=== Data shown ===
- `rtl/h8_pkg.sv` — codes, the control-word struct, and flag helpers.
- `rtl/h8_top.sv` — the system.
- `rtl/h8_datapath.sv`, `rtl/controller.sv` — the core.
- One file per datapath unit:
  - `alu`, `acc`, `bridge`;
  - `mux_*`;
  - `register_half`, `register16`, `register7`;
  - `ir`, `ma`, `md_concat`;
  - `mem_interface`, `timer`.
- Peripherals: `ram256x16`, `div_clk`, `divclk_uat`, `uat`, `led`.
- `tb/tb_<module>.sv` — a self-checking testbench for each module.
- `tb/h8_prog_pkg.sv` — the system test program.

## Simulation

Each testbench:

- prints `TB_RESULT checks=N failures=M` and calls `$finish`;
- has a watchdog.

With Verilator 5:

```
verilator --binary --timing -Irtl -Itb rtl/h8_pkg.sv tb/h8_prog_pkg.sv \
    tb/tb_h8_top.sv --top-module tb_h8_top -o sim && ./obj_dir/sim
```

Replace `tb_h8_top` with any other testbench name. The package files must
come first on the command line. The other modules are found by name in
`rtl/` through `-y rtl`, or can be listed explicitly.

### What the testbenches check

**`tb_h8_top`** runs the whole system at its default parameters, with the
real 50 MHz clock and 9600 baud.

- The program in `h8_prog_pkg`:
  1. builds the string "Hello Columbia" in memory using additions,
     subtractions, shifts and bit operations;
  2. sends it over the serial line through a BSR subroutine paced by a
     timer;
  3. counts the ones and zeros of a data word (the bit counter) and sends
     the count;
  4. sets a bit of a memory byte with BSET and copies five bytes of the
     string with EEPMOV;
  5. finishes with SLEEP.
- A serial receiver model decodes the line. The testbench checks:
  - the text;
  - the bit time (104 160 ns);
  - the exact character spacing produced by the timer;
  - the memory and register results;
  - the LED capture and the halt input.
- It also counts twenty-two mechanisms and fails if any of them never
  happened:
  - second-word fetches;
  - byte stores into each half and byte loads from each half;
  - word stores;
  - taken and untaken branches;
  - subroutine calls and returns;
  - timer stalls and reloads;
  - shifts;
  - bridge-set flags;
  - post-increment;
  - UAT loads;
  - LED triggers;
  - halt stalls;
  - read-modify-write bit operations on memory;
  - block-move bytes (exactly five).
- It simulates about 17 ms of time in a few seconds.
===
To do |
From the line that holds "- LED triggers;" down to the last line of the material, copy every line exactly and add nothing.

Output of the exercise |
  - LED triggers;
  - halt stalls;
  - read-modify-write bit operations on memory;
  - block-move bytes (exactly five).
- It simulates about 17 ms of time in a few seconds.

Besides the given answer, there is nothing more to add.